Keywords: Kinetic stability, All-in-one parenteral nutrition admixture, Droplet size distribution
Background
Total parenteral nutrition admixtures
Since over two decades it is well-known that good availability of nutrients can be reached by simultaneous administration of macronutrients. Clinical nutrition therefore is made by use of nutrient admixtures. Should we concentrate to the intravenous nutrition, these solutions are basically composed of amino acids, glucose and fat emulsions therefore they are called as all-in-one mixtures. Usually, additional important ingredients like electrolytes, trace elements and vitamins, are also concomitantly admixed and the final product is named as total parenteral nutrient (TPN) mixture [1]. There are special conditions (e.g. high risk of tetanic contraction or electrolyte depletion in case of cardiac surgery with extracorporeal circulation) when extra electrolytes are needed. Typically Ca2+ and phosphate are the boosted ions out of which Ca2+ is more dangerous in oil-containing mixtures due to the bivalent cation property that can damage lipid-droplet surface charge and so the repulsive force. TPN infusions are usually administered during a treatment period of 10–24 hours per day due to the metabolic capacity of the liver.
During this time interval physicochemically stable TPN solution (emulsion) is needed for the treatment. In our previous studies the droplet size stability of all-in-one nutritive mixtures containing different fat emulsions were studied. Authors concluded that droplet stability of MCT/LCT lipids surpassed the pure LCT [2] and the SMOF-lipid was more stable than that of MCT/LCT [3]. In our present study we broadened the range of lipids with olive-oil containing emulsion. The olive oil consists of mainly MUFA that has a lot of beneficial properties, primarily the stability against lipid-peroxidation [4]. This is important in case of storage because in the plastic (EVA) bags used for storage of TPNs peroxidation of lipids is much more pronounced than that in glass bottles [5]. In human studies, however the protective action against oxidative stress is controversial [6,7]. Aging process in oil-containing colloid systems may increase critical flocculation concentration of eg. Ca2+ in the emulsions [8] and the lipid-peroxidation can play a role in the aging processes of colloid systems like oil-containing TPNs, this property of olive oil can be of importance in case of kinetic/physical stability of all-in-one nutrient mixtures however, we did not study the details of aging process itself in this experiment.
The aim of the present study was to demonstrate any clinically significant physicochemical difference between two TPNs containing LCT-based lipid emulsion regarding the droplet-size and zeta potential.
Physicochemical considerations
Total parenteral nutrition admixtures are colloid dispersion systems, where droplet-size should be under 5 μm in long-term. This size limit remains under the human red blood cell diameter (6–8 μm) and so producers and users can avoid occlusion of capillaries due to the fat-droplets in the infusion.
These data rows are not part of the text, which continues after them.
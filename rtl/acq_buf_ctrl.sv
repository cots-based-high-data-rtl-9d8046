// acq_buf_ctrl: acquisition data buffering control.
//
// The ADC clocks run all the time, so a new set of eight 12-bit samples
// arrives on every frame clock cycle. This block cuts that stream into frames
// of frame_size samples, each started by an acquisition trigger, and groups
// frames_per_burst frames into a burst (four 25 us microwave sweeps per 1 ms
// cycle in the reflectometer). Each sample set is zero-padded from 12 to 16
// bits per channel, channel c landing in bits [16c+11:16c] with the top four
// bits zero, and written to the burst FIFO as one 128-bit word.
//
// States: IDLE (acquisition disabled) -> WAIT_TRIG -> FRAME (one write per
// cycle for frame_size cycles) -> WAIT_TRIG ... until the last frame of the
// burst ends, which raises burst_done and waits for the next burst's first
// trigger. A trigger is only taken in WAIT_TRIG with the LVDS receiver
// locked; one arriving during a frame is counted by a missed_trig pulse. A
// write into a full FIFO is dropped and sets the sticky overflow flag,
// cleared by clr.
//
// Timing: the sample present on the cycle after the trigger pulse is the
// first of the frame; frame_start and (for a burst's first frame)
// burst_start pulse on the trigger cycle; burst_done pulses on the cycle
// after the last write. All signals are in the frame clock domain.
//
// Programmable frame size and frame count and the 12-to-16-bit padding
// follow the original system; the trigger, overflow and missed-trigger
// rules are this design's own.
module acq_buf_ctrl
  import daq_pkg::*;
#(
  parameter int unsigned CH = NUM_CH,
  parameter int unsigned SW = SAMPLE_W,
  parameter int unsigned PW = PAD_W
) (
  input  logic              clk,
  input  logic              rst_n,
  input  logic              acq_enable,
  input  logic [15:0]       frame_size,
  input  logic [7:0]        frames_per_burst,
  input  logic              clr,
  input  logic              trig,
  input  logic [CH*SW-1:0]  sample_bus,
  input  logic              sample_valid,
  output logic              fifo_wr_en,
  output logic [CH*PW-1:0]  fifo_wr_data,
  input  logic              fifo_full,
  output logic              frame_start,
  output logic              burst_start,
  output logic              burst_done,
  output logic              missed_trig,
  output logic              busy,
  output logic              overflow
);
  typedef enum logic [1:0] {S_IDLE, S_WAIT_TRIG, S_FRAME} state_e;
  state_e      state;
  logic [15:0] sample_cnt;
  logic [7:0]  frame_cnt;

  logic [CH*PW-1:0] padded;
  always_comb
    for (int c = 0; c < CH; c++)
      padded[c*PW +: PW] = {{(PW-SW){1'b0}}, sample_bus[c*SW +: SW]};

  wire take_trig = (state == S_WAIT_TRIG) && trig && sample_valid;
  wire last_smp  = (sample_cnt == frame_size - 16'd1);

  assign frame_start = take_trig;
  assign burst_start = take_trig && (frame_cnt == 8'd0);
  assign missed_trig = trig && !take_trig && (state != S_IDLE);
  assign busy        = (state == S_FRAME) || (frame_cnt != 8'd0);

  always_ff @(posedge clk or negedge rst_n)
    if (!rst_n) begin
      state        <= S_IDLE;
      sample_cnt   <= '0;
      frame_cnt    <= '0;
      fifo_wr_en   <= 1'b0;
      fifo_wr_data <= '0;
      burst_done   <= 1'b0;
      overflow     <= 1'b0;
    end else begin
      fifo_wr_en <= 1'b0;
      burst_done <= 1'b0;
      if (clr) overflow <= 1'b0;
      unique case (state)
        S_IDLE: begin
          frame_cnt <= '0;
          if (acq_enable) state <= S_WAIT_TRIG;
        end
        S_WAIT_TRIG: begin
          if (!acq_enable) state <= S_IDLE;
          else if (take_trig) begin
            state      <= S_FRAME;
            sample_cnt <= '0;
          end
        end
        S_FRAME: begin
          if (fifo_full) overflow <= 1'b1;
          else begin
            fifo_wr_en   <= 1'b1;
            fifo_wr_data <= padded;
          end
          sample_cnt <= sample_cnt + 16'd1;
          if (last_smp) begin
            if (frame_cnt == frames_per_burst - 8'd1) begin
              frame_cnt  <= '0;
              burst_done <= 1'b1;
            end else begin
              frame_cnt <= frame_cnt + 8'd1;
            end
            state <= acq_enable ? S_WAIT_TRIG : S_IDLE;
          end
        end
        default: state <= S_IDLE;
      endcase
    end
endmodule
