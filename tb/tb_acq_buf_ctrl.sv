// tb_acq_buf_ctrl: self-checking test of the acquisition buffering control.
// A counting sample stream is driven on every clock; triggers start frames
// of FS samples and bursts of NF frames. The test checks each FIFO write
// against the padded sample expected from the trigger time, the number of
// writes, the frame_start / burst_start / burst_done pulses, missed triggers,
// triggers ignored while disabled or unlocked, and the overflow flag.
module tb_acq_buf_ctrl;
  localparam int CH = 8, FS = 16, NF = 3;
  logic clk = 1'b0, rst_n = 1'b0;
  logic acq_enable = 1'b0, clr = 1'b0, trig = 1'b0, sample_valid = 1'b1, fifo_full = 1'b0;
  logic [CH*12-1:0] sample_bus;
  logic fifo_wr_en, frame_start, burst_start, burst_done, missed_trig, busy, overflow;
  logic [CH*16-1:0] fifo_wr_data;
  int checks = 0, failures = 0;
  int unsigned cyc = 0;

  acq_buf_ctrl dut (.clk, .rst_n, .acq_enable, .frame_size(16'(FS)), .frames_per_burst(8'(NF)),
    .clr, .trig, .sample_bus, .sample_valid, .fifo_wr_en, .fifo_wr_data, .fifo_full,
    .frame_start, .burst_start, .burst_done, .missed_trig, .busy, .overflow);

  always #5ns clk = ~clk;

  function automatic logic [CH*12-1:0] smp(input int unsigned n);
    for (int c = 0; c < CH; c++) smp[c*12 +: 12] = {c[2:0], n[8:0]};
  endfunction
  function automatic logic [CH*16-1:0] padded(input int unsigned n);
    for (int c = 0; c < CH; c++) padded[c*16 +: 16] = {4'h0, c[2:0], n[8:0]};
  endfunction

  always_ff @(posedge clk) cyc <= cyc + 1;
  assign sample_bus = smp(cyc);

  task automatic check(input bit ok, input string what);
    checks++;
    if (!ok) begin failures++; if (failures < 10) $display("FAIL %s at %0t", what, $time); end
  endtask

  // expected write stream
  logic [CH*16-1:0] exp_q[$];
  int n_wr = 0, n_fs = 0, n_bs = 0, n_bd = 0, n_miss = 0;
  always @(posedge clk) if (rst_n) begin
    if (fifo_wr_en) begin
      n_wr++;
      if (exp_q.size() == 0) check(0, "unexpected write");
      else begin logic [CH*16-1:0] e; e = exp_q.pop_front(); check(fifo_wr_data == e, $sformatf("write data got %h exp %h", fifo_wr_data[15:0], e[15:0])); end
    end
    if (frame_start) n_fs++;
    if (burst_start) n_bs++;
    if (burst_done)  n_bd++;
    if (missed_trig) n_miss++;
  end

  // pulse the trigger for one cycle; if expect_frame, queue the frame
  task automatic fire(input bit expect_frame);
    @(negedge clk); trig = 1'b1;
    if (expect_frame)
      for (int i = 1; i <= FS; i++) exp_q.push_back(padded(cyc + i));
    @(negedge clk); trig = 1'b0;
  endtask

  initial begin
    repeat (3) @(posedge clk);
    rst_n = 1'b1;
    // disabled: trigger ignored
    fire(0);
    repeat (5) @(posedge clk);
    check(n_fs == 0 && n_wr == 0, "no frame while disabled");
    acq_enable = 1'b1;
    repeat (3) @(posedge clk);
    // burst 1: NF frames
    for (int f = 0; f < NF; f++) begin
      fire(1);
      if (f == 1) begin repeat (4) @(posedge clk); fire(0); end   // during frame
      repeat (FS + 10) @(posedge clk);
    end
    check(n_wr == NF*FS, "writes in burst 1");
    check(n_fs == NF, "frame_start count");
    check(n_bs == 1, "one burst_start");
    check(n_bd == 1, "one burst_done");
    check(n_miss == 1, "missed trigger counted");
    check(!busy, "idle after burst");
    check(exp_q.size() == 0, "all frames written");
    // not locked: trigger ignored
    sample_valid = 1'b0;
    fire(0);
    repeat (5) @(posedge clk);
    check(n_fs == NF, "no frame while unlocked");
    sample_valid = 1'b1;
    // burst 2 with FIFO full for 5 cycles of the first frame
    fire(1);
    repeat (3) @(posedge clk);
    @(negedge clk) fifo_full = 1'b1;
    // samples written at the next 5 edges are lost
    begin
      int drop_first;
      drop_first = cyc;
      repeat (5) @(negedge clk);
      fifo_full = 1'b0;
      exp_q = exp_q.find(x) with (!(x[8:0] >= 9'(drop_first) && x[8:0] < 9'(drop_first + 5)));
    end
    repeat (FS + 5) @(posedge clk);
    check(overflow, "overflow flag set");
    check(n_bs == 2, "second burst started");
    for (int f = 1; f < NF; f++) begin fire(1); repeat (FS + 6) @(posedge clk); end
    check(n_bd == 2, "second burst done");
    check(exp_q.size() == 0, "second burst written");
    check(n_wr == 2*NF*FS - 5, "five writes dropped");
    @(negedge clk) clr = 1'b1; @(negedge clk) clr = 1'b0;
    check(!overflow, "overflow cleared");
    // disable between frames returns to idle
    acq_enable = 1'b0;
    repeat (3) @(posedge clk);
    fire(0);
    repeat (FS) @(posedge clk);
    check(n_fs == 2*NF, "no frame after disable");
    $display("TB_RESULT checks=%0d failures=%0d", checks, failures);
    $finish;
  end

  initial begin
    #100us;
    failures++;
    $display("watchdog expired");
    $display("TB_RESULT checks=%0d failures=%0d", checks, failures);
    $finish;
  end
endmodule
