// async_fifo_asym: dual-clock burst buffer with a wide write port and a
// half-width read port.
//
// Default size 128 KiB: 8192 words of 128 bits, written at up to 100 MHz by
// the acquisition side and read as 16384 words of 64 bits at 250 MHz by the
// DMA side. Each stored word is read as two halves, bits [63:0] first, so the
// host sees channels 0-3 of a sample set before channels 4-7.
//
// Pointers are kept in binary and passed between the clock domains in Gray
// code through two flip-flops. The write pointer counts 128-bit words and
// the read pointer 64-bit halves; a stored word is released to the writer
// only after both of its halves have been read. full is seen in the write
// domain, empty (no complete word left to read) in the read domain; both are
// pessimistic by the synchroniser delay, as usual.
//
// Read timing: rd_en with !empty reads the next half; rd_data is valid, with
// rd_valid high, on the following cycle. A write with full high, or a read
// with empty high, is ignored.
//
// Size, port widths and clock rates are those of the original board; the
// pointer scheme, read order and read latency are this design's choices.
module async_fifo_asym #(
  parameter int unsigned WR_W       = 128,
  parameter int unsigned RD_W       = 64,
  parameter int unsigned FIFO_BYTES = 128 * 1024
) (
  input  logic              wr_clk,
  input  logic              wr_rst_n,
  input  logic              wr_en,
  input  logic [WR_W-1:0]   wr_data,
  output logic              full,
  input  logic              rd_clk,
  input  logic              rd_rst_n,
  input  logic              rd_en,
  output logic [RD_W-1:0]   rd_data,
  output logic              rd_valid,
  output logic              empty
);
  localparam int unsigned DEPTH = FIFO_BYTES / (WR_W / 8);   // write words
  localparam int unsigned AW    = $clog2(DEPTH);
  localparam int unsigned RATIO = WR_W / RD_W;               // 2
  localparam int unsigned SW_   = $clog2(RATIO);             // half select bits

  logic [WR_W-1:0] mem [DEPTH];

  function automatic logic [AW:0] bin2gray(input logic [AW:0] b);
    return b ^ (b >> 1);
  endfunction
  function automatic logic [AW:0] gray2bin(input logic [AW:0] g);
    logic [AW:0] b;
    b[AW] = g[AW];
    for (int i = AW - 1; i >= 0; i--) b[i] = b[i+1] ^ g[i];
    return b;
  endfunction

  // ------------------------------------------------------------ write side
  logic [AW:0] wptr, wptr_gray, rq_gray_m, rq_gray;
  logic [AW+SW_:0] rptr;           // read pointer in halves
  logic [AW:0] rword_gray;          // read pointer in words, Gray coded

  wire [AW:0] rq_bin = gray2bin(rq_gray);
  assign full = (wptr[AW] != rq_bin[AW]) && (wptr[AW-1:0] == rq_bin[AW-1:0]);

  always_ff @(posedge wr_clk)
    if (wr_en && !full) mem[wptr[AW-1:0]] <= wr_data;

  always_ff @(posedge wr_clk or negedge wr_rst_n)
    if (!wr_rst_n) begin
      wptr      <= '0;
      wptr_gray <= '0;
      rq_gray_m <= '0;
      rq_gray   <= '0;
    end else begin
      rq_gray_m <= rword_gray;
      rq_gray   <= rq_gray_m;
      if (wr_en && !full) begin
        wptr      <= wptr + 1'b1;
        wptr_gray <= bin2gray(wptr + 1'b1);
      end
    end

  // ------------------------------------------------------------- read side
  logic [AW:0] wq_gray_m, wq_gray;
  wire  [AW:0] wq_bin = gray2bin(wq_gray);
  wire  [AW:0] rword  = rptr[AW+SW_:SW_];
  assign empty = (rword == wq_bin);

  logic [WR_W-1:0] rd_word;
  logic [SW_-1:0]  rd_sel;
  wire             do_rd = rd_en && !empty;
  wire [AW+SW_:0]  rptr_nxt = rptr + 1'b1;

  always_ff @(posedge rd_clk)
    if (do_rd) rd_word <= mem[rword[AW-1:0]];

  always_ff @(posedge rd_clk or negedge rd_rst_n)
    if (!rd_rst_n) begin
      rptr       <= '0;
      rword_gray <= '0;
      wq_gray_m  <= '0;
      wq_gray    <= '0;
      rd_sel     <= '0;
      rd_valid   <= 1'b0;
    end else begin
      wq_gray_m <= wptr_gray;
      wq_gray   <= wq_gray_m;
      rd_valid  <= do_rd;
      if (do_rd) begin
        rd_sel     <= rptr[SW_-1:0];
        rptr       <= rptr_nxt;
        rword_gray <= bin2gray(rptr_nxt[AW+SW_:SW_]);
      end
    end

  assign rd_data = rd_word[rd_sel*RD_W +: RD_W];

  initial assert (WR_W == RATIO * RD_W && RATIO >= 2 && (1 << AW) == DEPTH)
    else $error("unsupported FIFO geometry");
endmodule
Stable lipid-emulsions used in the iv therapy are usually monodisperse systems with a mean droplet diameter of 200–600 nm, and according to the Gauss-distribution with lower and upper limits of 95% at ca. 50 and 1000 nm respectively. According to the USP droplets with diameter higher than 5 μm are still allowed in parenteral lipid emulsions and in therapeutic admixtures but they must not exceed the proportion of 0.05% [9]. In emulsions used as human pharmaceuticals the droplets are usually stabilized with any type of lecithin. The Stern-layer around the small fat globules in the water-based emulsions like all-in-one iv nutritions, is a stable interface where the surrounding ions are strongly bound to the globules. The stability of this system depends on the repulsive and attractive colloidal forces, such as van der Waals, electrical double-layer and steric forces that act between the droplets. The repulsive force on the surface of the fat droplet can be measured as zeta-potential. In case of this type of emulsions negative charge of oil droplets below −30 mV means that the system is stable enough to be used for intravenous nourishment of patients [10]. Should we affect the density of the Stern-layer around the droplets by altering the conductivity (eg. addition of bivalent cations) we jeopardize the stability of the whole system, therefore monitoring of zeta-potential and the droplet-size in a new composition is essential before using it for treatment of patients.
Methods
Materials
Industrial convenience systems of OliClinomel N6-900 E (Baxter) and Kabiven (FreseniusKabi) were used as all-in-one nutrient mixtures. OliClinomel contains 80% of olive oil (LCT, in 60-80% esterified by C18-MUFA of the ω-9 subgroup) and 20% of soybean oil (LCT, mainly triglyceride esters composed of C-18:2 PUFA of the ω-6 subgroup). Kabiven contains 100% soybean oil (LCT, mainly C18:2 PUFA esters). The three-chamber bags were reconstituted according to the instruction for use by breaking the non-permanent seals between the compartments and then mixing them by inverting the bag [10].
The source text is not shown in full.